■ WORK TO COMPLETE:
Word for word, copy every line of the data.

===== EXERCISE MATERIAL =====

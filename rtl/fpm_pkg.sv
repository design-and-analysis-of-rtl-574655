// fpm_pkg -- types and helper functions shared by the systolic-tree frequent
// pattern miner.
//
// Every link that runs down the tree (control PE -> leftmost child, PE ->
// leftmost child, PE -> right sibling) carries one message per clock: either
// an item or a control signal. Control signals travel the same links as the
// items, one hop per cycle, so a control signal always reaches a PE after
// every item that was sent before it and before every item sent after it.
// The four control signals follow the three PE modes of the design (WRITE,
// SCAN, COUNT) plus a CLEAR that empties the tree before a new projected
// database is loaded; CLEAR and the message encoding are this design's own
// choice.
//
// Tree geometry helpers: the general PEs are numbered level by level, left to
// right, starting at 0 for the leftmost PE of level 1 (PE1 in the usual
// drawing). Level l (1..W) holds K**l PEs.
package fpm_pkg;

  typedef enum logic [2:0] {
    MSG_NONE  = 3'd0,  // idle link
    MSG_ITEM  = 3'd1,  // an item of a transaction or of a candidate item set
    MSG_TXN   = 3'd2,  // WRITE mode: end of the previous transaction, start of a new one
    MSG_SCAN  = 3'd3,  // SCAN mode: start of a new candidate item set
    MSG_COUNT = 3'd4,  // COUNT mode: report the support of the candidate just scanned
    MSG_CLEAR = 3'd5   // empty every PE (new projected database)
  } msg_kind_e;

  // Mode a PE is in; set by the last control signal it received.
  typedef enum logic [1:0] {
    MODE_WRITE = 2'd0,
    MODE_SCAN  = 2'd1,
    MODE_COUNT = 2'd2
  } pe_mode_e;

  // Which branch of the WRITE (Algorithm 1 style) or SCAN (Algorithm 2
  // style) step a PE takes for the item it receives this cycle.
  typedef enum logic [3:0] {
    STEP_IDLE      = 4'd0,  // no item this cycle, or an item in COUNT mode
    STEP_W_STORE   = 4'd1,  // WRITE (1): empty PE stores the item
    STEP_W_MATCH   = 4'd2,  // WRITE (2): item already here and PE in path: count++
    STEP_W_SIBLING = 4'd3,  // WRITE (3): PE not in path: pass to right sibling
    STEP_W_CHILD   = 4'd4,  // WRITE (4): PE in path: pass to leftmost child
    STEP_S_EMPTY   = 4'd5,  // SCAN (1): empty PE stops the item
    STEP_S_MATCH   = 4'd6,  // SCAN (2): item matches and bottom door open: IsLeaf
    STEP_S_LESS    = 4'd7,  // SCAN (3): item smaller: close bottom door
    STEP_S_GREATER = 4'd8,  // SCAN (4): item larger: to sibling, and child if door open
    STEP_S_LOCKED  = 4'd9   // SCAN: item matches but bottom door closed: to sibling only
  } pe_step_e;

  // Number of general PEs on level l of a K-ary tree.
  function automatic int level_size(input int k, input int l);
    int s;
    s = 1;
    for (int i = 0; i < l; i++) s = s * k;
    return s;
  endfunction

  // Index of the first PE of level l (levels start at 1).
  function automatic int level_base(input int k, input int l);
    int b;
    b = 0;
    for (int i = 1; i < l; i++) b = b + level_size(k, i);
    return b;
  endfunction

  // Number of general PEs of a K-ary tree with W levels (Property 2 minus the
  // control PE).
  function automatic int num_pes(input int k, input int w);
    return level_base(k, w + 1);
  endfunction

endpackage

=====

■ EXERCISE OUTPUT:
filename rtl/fpm_pkg.sv
repository design-and-analysis-of-rtl-574655
// fpm_pkg -- types and helper functions shared by the systolic-tree frequent
// pattern miner.
//
// Every link that runs down the tree (control PE -> leftmost child, PE ->
// leftmost child, PE -> right sibling) carries one message per clock: either
// an item or a control signal. Control signals travel the same links as the
// items, one hop per cycle, so a control signal always reaches a PE after
// every item that was sent before it and before every item sent after it.
// The four control signals follow the three PE modes of the design (WRITE,
// SCAN, COUNT) plus a CLEAR that empties the tree before a new projected
// database is loaded; CLEAR and the message encoding are this design's own
// choice.
//
// Tree geometry helpers: the general PEs are numbered level by level, left to
// right, starting at 0 for the leftmost PE of level 1 (PE1 in the usual
// drawing). Level l (1..W) holds K**l PEs.
package fpm_pkg;

  typedef enum logic [2:0] {
    MSG_NONE  = 3'd0,  // idle link
    MSG_ITEM  = 3'd1,  // an item of a transaction or of a candidate item set
    MSG_TXN   = 3'd2,  // WRITE mode: end of the previous transaction, start of a new one
    MSG_SCAN  = 3'd3,  // SCAN mode: start of a new candidate item set
    MSG_COUNT = 3'd4,  // COUNT mode: report the support of the candidate just scanned
    MSG_CLEAR = 3'd5   // empty every PE (new projected database)
  } msg_kind_e;

  // Mode a PE is in; set by the last control signal it received.
  typedef enum logic [1:0] {
    MODE_WRITE = 2'd0,
    MODE_SCAN  = 2'd1,
    MODE_COUNT = 2'd2
  } pe_mode_e;

  // Which branch of the WRITE (Algorithm 1 style) or SCAN (Algorithm 2
  // style) step a PE takes for the item it receives this cycle.
  typedef enum logic [3:0] {
    STEP_IDLE      = 4'd0,  // no item this cycle, or an item in COUNT mode
    STEP_W_STORE   = 4'd1,  // WRITE (1): empty PE stores the item
    STEP_W_MATCH   = 4'd2,  // WRITE (2): item already here and PE in path: count++
    STEP_W_SIBLING = 4'd3,  // WRITE (3): PE not in path: pass to right sibling
    STEP_W_CHILD   = 4'd4,  // WRITE (4): PE in path: pass to leftmost child
    STEP_S_EMPTY   = 4'd5,  // SCAN (1): empty PE stops the item
    STEP_S_MATCH   = 4'd6,  // SCAN (2): item matches and bottom door open: IsLeaf
    STEP_S_LESS    = 4'd7,  // SCAN (3): item smaller: close bottom door
    STEP_S_GREATER = 4'd8,  // SCAN (4): item larger: to sibling, and child if door open
    STEP_S_LOCKED  = 4'd9   // SCAN: item matches but bottom door closed: to sibling only
  } pe_step_e;

  // Number of general PEs on level l of a K-ary tree.
  function automatic int level_size(input int k, input int l);
    int s;
    s = 1;
    for (int i = 0; i < l; i++) s = s * k;
    return s;
  endfunction

  // Index of the first PE of level l (levels start at 1).
  function automatic int level_base(input int k, input int l);
    int b;
    b = 0;
    for (int i = 1; i < l; i++) b = b + level_size(k, i);
    return b;
  endfunction

  // Number of general PEs of a K-ary tree with W levels (Property 2 minus the
  // control PE).
  function automatic int num_pes(input int k, input int w);
    return level_base(k, w + 1);
  endfunction

endpackage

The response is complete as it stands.